↓

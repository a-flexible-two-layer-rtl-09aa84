// tb_emi_workload: the EMI under the two command streams used to judge it,
// with every parameter at its default (decoder configuration, dynamic 1
// auto-precharge).
//
//  random process : 20,000 burst commands with random bank, row (of 4096)
//                   and column, half reads and half writes;
//  video process  : 20,000 burst commands as a video module issues them:
//                   runs of 64 bursts along one row at consecutive columns,
//                   each run in a random bank and row, half reads and half writes.
//
// Commands are offered one per clock whenever the command FIFO takes them,
// write data are always ready and read data always taken, so the clocks a
// stream needs are the EMI's own.  The testbench counts the row-hit /
// row-miss / bank-miss status of every command and the clocks from the
// first command to the last read word, and checks: all read data against a
// reference memory, no protocol or timing violation in the DRAM model, a
// random stream in which most commands find their row closed or another row
// open, a video stream in which over 90 % find it open, a video stream that
// runs within 1.25 clocks per data word (the system side moves one word per
// clock) and at least twice as fast as the random one.  The status is taken
// when a command reaches the head of the command FIFO, so a random command
// whose row the schedule block opened early counts as a row hit.  The two
// status mixes and the run times are printed.
module tb_emi_workload;
  import emi_pkg::*;

  localparam int unsigned DQ_W = 32, BL = 2, ROW_W = 12, COL_W = 9;
  localparam int N_CMD = 20000;

  logic clk = 0, rst_n = 1;
  always #5 clk = ~clk;

  apc_method_e apc;
  logic cmd_valid = 0, cmd_ready, cmd_rw = 0;
  logic [1:0] cmd_bank = 0;
  logic [ROW_W-1:0] cmd_row = 0;
  logic [COL_W-1:0] cmd_col = 0;
  logic wdata_valid, wdata_ready;
  logic [DQ_W-1:0] wdata;
  logic rdata_valid, rdata_ready;
  logic [DQ_W-1:0] rdata;
  logic cke, cs_n, ras_n, cas_n, we_n, dq_oe;
  logic [1:0] ba;
  logic [11:0] a;
  logic [2*DQ_W-1:0] dq_to_dram, dq_from_dram;
  logic init_done, in_pd, ev_stall_rd, ev_stall_wr, ev_sched, ev_refresh, ev_sv, rd_ovf;
  access_status_e ev_status;

  emi dut (
    .clk, .rst_n, .apc_method(apc),
    .cmd_valid, .cmd_ready, .cmd_rw, .cmd_bank, .cmd_row, .cmd_col,
    .wdata_valid, .wdata_ready, .wdata, .rdata_valid, .rdata_ready, .rdata,
    .dram_cke(cke), .dram_cs_n(cs_n), .dram_ras_n(ras_n), .dram_cas_n(cas_n),
    .dram_we_n(we_n), .dram_ba(ba), .dram_a(a), .dram_dq_out(dq_to_dram),
    .dram_dq_oe(dq_oe), .dram_dq_in(dq_from_dram),
    .init_done, .in_power_down(in_pd), .ev_stall_rd, .ev_stall_wr, .ev_sched,
    .ev_refresh, .ev_status_valid(ev_sv), .ev_status, .rd_overflow(rd_ovf)
  );

  mddr_model #(.NAME("mddr")) u_dram (
    .clk, .cke, .cs_n, .ras_n, .cas_n, .we_n, .ba, .a,
    .dq_in(dq_to_dram), .dq_oe, .dq_out(dq_from_dram)
  );

  int checks = 0, failures = 0;
  task automatic check(input bit ok, input string msg);
    checks++;
    if (!ok) begin failures++; if (failures <= 20) $display("FAIL: %s", msg); end
  endtask

  longint cycle = 0;
  always @(posedge clk) cycle++;

  int n_st [3];
  always @(posedge clk)
    if (ev_sv) n_st[int'(ev_status)]++;

  // reference memory, write data queue, expected read data
  logic [DQ_W-1:0] ref_mem [longint unsigned];
  logic [DQ_W-1:0] wq [$];
  logic [DQ_W-1:0] exp_q [$];
  function automatic longint unsigned ad(int b, int r, int c);
    return (longint'(b) << (ROW_W + COL_W)) | (longint'(r) << COL_W) | longint'(c);
  endfunction

  // write data always offered, read data always taken
  assign wdata_valid = wq.size() > 0;
  assign wdata       = (wq.size() > 0) ? wq[0] : '0;
  assign rdata_ready = 1'b1;
  always @(posedge clk) begin
    if (wdata_valid && wdata_ready) void'(wq.pop_front());
    if (rdata_valid) begin
      if (exp_q.size() == 0) check(0, "unexpected read data");
      else begin
        logic [DQ_W-1:0] e;
        e = exp_q.pop_front();
        check(rdata === e, $sformatf("read data %h expected %h", rdata, e));
      end
    end
  end

  initial begin
    repeat (2000000) @(posedge clk);
    failures++;
    $display("FAIL: watchdog");
    $display("TB_RESULT checks=%0d failures=%0d", checks, failures);
    $finish;
  end

  // run one stream; returns its clocks and status counts
  typedef struct { bit rw; int b, r, c; } cmd_t;
  task automatic run(input bit video, output longint clocks, output int st [3]);
    cmd_t cq [$];
    int b, r, c;
    longint t0;
    b = 0; r = 0; c = 0;
    for (int i = 0; i < N_CMD; i++) begin
      cmd_t x;
      if (!video) begin
        b = $urandom_range(3); r = $urandom_range(4095); c = $urandom_range(511) & ~(BL - 1);
      end else if (i % 64 == 0) begin
        b = $urandom_range(3); r = $urandom_range(4095); c = 0;
      end else c = c + BL;
      x.rw = $urandom_range(1); x.b = b; x.r = r; x.c = c;
      cq.push_back(x);
    end
    for (int k = 0; k < 3; k++) n_st[k] = 0;
    @(negedge clk);
    t0 = cycle;
    foreach (cq[i]) begin
      cmd_valid = 1; cmd_rw = cq[i].rw; cmd_bank = 2'(cq[i].b);
      cmd_row = ROW_W'(cq[i].r); cmd_col = COL_W'(cq[i].c);
      for (int k = 0; k < BL; k++) begin
        longint unsigned adr;
        adr = ad(cq[i].b, cq[i].r, cq[i].c + k);
        if (cq[i].rw) begin
          logic [DQ_W-1:0] d;
          d = $urandom;
          ref_mem[adr] = d;
          wq.push_back(d);
        end else exp_q.push_back(ref_mem.exists(adr) ? ref_mem[adr] : '0);
      end
      do @(posedge clk); while (!cmd_ready);
      @(negedge clk);
    end
    cmd_valid = 0;
    while (exp_q.size() != 0 || wq.size() != 0) @(negedge clk);
    clocks = cycle - t0;
    repeat (20) @(posedge clk);
    st = n_st;
  endtask

  initial begin
    longint c_rand, c_video;
    int st_rand [3], st_video [3];
    #1 rst_n = 0;
    apc = APC_DYN1;
    repeat (3) @(posedge clk);
    rst_n = 1;
    wait (init_done);
    repeat (10) @(posedge clk);

    run(0, c_rand, st_rand);
    run(1, c_video, st_video);

    $display("random process: row hit %0d, row miss %0d, bank miss %0d, %0d clocks (%0d ns at 162 MHz)",
             st_rand[ST_ROW_HIT], st_rand[ST_ROW_MISS], st_rand[ST_BANK_MISS], c_rand, c_rand * 617 / 100);
    $display("video process : row hit %0d, row miss %0d, bank miss %0d, %0d clocks (%0d ns at 162 MHz)",
             st_video[ST_ROW_HIT], st_video[ST_ROW_MISS], st_video[ST_BANK_MISS], c_video, c_video * 617 / 100);
    check(st_rand[0] + st_rand[1] + st_rand[2] == N_CMD, "random process: not every command classified");
    check(st_video[0] + st_video[1] + st_video[2] == N_CMD, "video process: not every command classified");
    check(st_rand[ST_ROW_MISS] + st_rand[ST_BANK_MISS] > N_CMD / 2, "random process: too many row hits");
    check(st_video[ST_ROW_HIT] > N_CMD * 9 / 10, "video process: too few row hits");
    // the system side moves one word per clock: BL words per command
    check(c_video < longint'(N_CMD * BL) * 5 / 4, "video process slower than 1.25 clocks per data word");
    check(c_video * 2 < c_rand, "video process not twice as fast as random");
    check(u_dram.errors == 0, $sformatf("DRAM model reported %0d violations", u_dram.errors));
    check(!rd_ovf, "read-data FIFO overflow");
    $display("TB_RESULT checks=%0d failures=%0d", checks, failures);
    $finish;
  end

endmodule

↑

Count every line that holds the word "checks" in the entries, and state the result alone.

▶ **COMPLETED TASK**:
5